**Task details**
Read the lines of the data below and retrieve those with "maxerr".

**Extracted data**
------

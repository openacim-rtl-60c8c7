// tb_cmp42_mult: tests the 4-2 compressor multiplier.
//  * N = 8, exact (APPROX_COLS = 0): all 65536 operand pairs against a*b.
//  * N = 8, approximate (APPROX_COLS = 8, the default): all pairs; each
//    approximate compressor can only lose one unit of its column weight, so
//    the product must never exceed a*b and must lie within
//    (N/2 - 1) * (2^8 - 1) of it, while differing from a*b for some pairs.
//  * N = 16 and N = 32, exact: random pairs against a*b.
//  * widths that are not powers of two (row counts that leave one, two or
//    three rows over a group of four): N = 3, 5, 6, 7 exact, all pairs;
//    N = 12 exact and approximate, random pairs.
module tb_cmp42_mult;
  int checks = 0, failures = 0;
  int unsigned exact, diffs = 0, maxerr = 0;
  logic clk = 0;
  always #5 clk = ~clk;

  logic [7:0]  a8, b8;
  logic [15:0] p8e, p8a;
  logic [15:0] a16, b16;
  logic [31:0] p16;
  logic [31:0] a32, b32;
  logic [63:0] p32;

  cmp42_mult #(.N(8), .APPROX_COLS(0)) u_e8  (.a(a8), .b(b8), .p(p8e));
  cmp42_mult                           u_a8  (.a(a8), .b(b8), .p(p8a));
  cmp42_mult #(.N(16), .APPROX_COLS(0)) u_e16 (.a(a16), .b(b16), .p(p16));
  cmp42_mult #(.N(32), .APPROX_COLS(0)) u_e32 (.a(a32), .b(b32), .p(p32));

  logic [2:0]  a3, b3;   logic [5:0]  p3;
  logic [4:0]  a5, b5;   logic [9:0]  p5;
  logic [5:0]  a6, b6;   logic [11:0] p6;
  logic [6:0]  a7, b7;   logic [13:0] p7;
  logic [11:0] a12, b12; logic [23:0] p12e, p12a;
  cmp42_mult #(.N(3),  .APPROX_COLS(0)) u_e3  (.a(a3), .b(b3), .p(p3));
  cmp42_mult #(.N(5),  .APPROX_COLS(0)) u_e5  (.a(a5), .b(b5), .p(p5));
  cmp42_mult #(.N(6),  .APPROX_COLS(0)) u_e6  (.a(a6), .b(b6), .p(p6));
  cmp42_mult #(.N(7),  .APPROX_COLS(0)) u_e7  (.a(a7), .b(b7), .p(p7));
  cmp42_mult #(.N(12), .APPROX_COLS(0)) u_e12 (.a(a12), .b(b12), .p(p12e));
  cmp42_mult #(.N(12))                  u_a12 (.a(a12), .b(b12), .p(p12a));

  initial begin
    repeat (100000) @(posedge clk);
    failures++;
    $display("TB_RESULT checks=%0d failures=%0d", checks, failures);
    $finish;
  end

  initial begin
    for (int i = 0; i < 256; i++) begin
      for (int j = 0; j < 256; j++) begin
        a8 = 8'(i); b8 = 8'(j);
        #1;
        exact = i * j;
        checks++;
        if (p8e != 16'(exact)) begin
          failures++;
          if (failures < 10) $display("FAIL exact8 %0d*%0d = %0d", i, j, p8e);
        end
        checks++;
        if (32'(p8a) > exact || exact - 32'(p8a) > 3 * 255) begin
          failures++;
          if (failures < 10) $display("FAIL approx8 %0d*%0d = %0d", i, j, p8a);
        end
        if (32'(p8a) != exact) diffs++;
        if (32'(p8a) <= exact && exact - 32'(p8a) > maxerr) maxerr = exact - 32'(p8a);
      end
    end
    checks++;
    if (diffs == 0) begin
      failures++;
      $display("FAIL approximate multiplier never differs from exact");
    end
    $display("approx8: %0d of 65536 products inexact, max error %0d", diffs, maxerr);
    for (int n = 0; n < 20000; n++) begin
      a16 = 16'($urandom); b16 = 16'($urandom);
      a32 = $urandom; b32 = $urandom;
      if (n == 0) begin a16 = '1; b16 = '1; a32 = '1; b32 = '1; end
      #1;
      checks++;
      if (p16 != 32'(a16) * 32'(b16)) begin
        failures++;
        if (failures < 10) $display("FAIL exact16 %0d*%0d = %0d", a16, b16, p16);
      end
      checks++;
      if (p32 != 64'(a32) * 64'(b32)) begin
        failures++;
        if (failures < 10) $display("FAIL exact32 %0d*%0d = %0d", a32, b32, p32);
      end
    end
    for (int i = 0; i < 128; i++) begin
      for (int j = 0; j < 128; j++) begin
        a3 = 3'(i); b3 = 3'(j); a5 = 5'(i); b5 = 5'(j); a6 = 6'(i); b6 = 6'(j);
        a7 = 7'(i); b7 = 7'(j);
        #1;
        checks++;
        if (32'(p7) != i * j || (i < 64 && j < 64 && 32'(p6) != i * j) ||
            (i < 32 && j < 32 && 32'(p5) != i * j) || (i < 8 && j < 8 && 32'(p3) != i * j)) begin
          failures++;
          if (failures < 10) $display("FAIL odd width %0d*%0d: %0d %0d %0d %0d", i, j, p3, p5, p6, p7);
        end
      end
    end
    for (int n = 0; n < 20000; n++) begin
      a12 = 12'($urandom); b12 = 12'($urandom);
      #1;
      exact = 32'(a12) * 32'(b12);
      checks++;
      if (32'(p12e) != exact || 32'(p12a) > exact || exact - 32'(p12a) > 12 * 255) begin
        failures++;
        if (failures < 10) $display("FAIL N=12 %0d*%0d: exact %0d approx %0d", a12, b12, p12e, p12a);
      end
    end
    $display("TB_RESULT checks=%0d failures=%0d", checks, failures);
    $finish;
  end
endmodule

------

**Response**
  int unsigned exact, diffs = 0, maxerr = 0;
        if (32'(p8a) <= exact && exact - 32'(p8a) > maxerr) maxerr = exact - 32'(p8a);
    $display("approx8: %0d of 65536 products inexact, max error %0d", diffs, maxerr);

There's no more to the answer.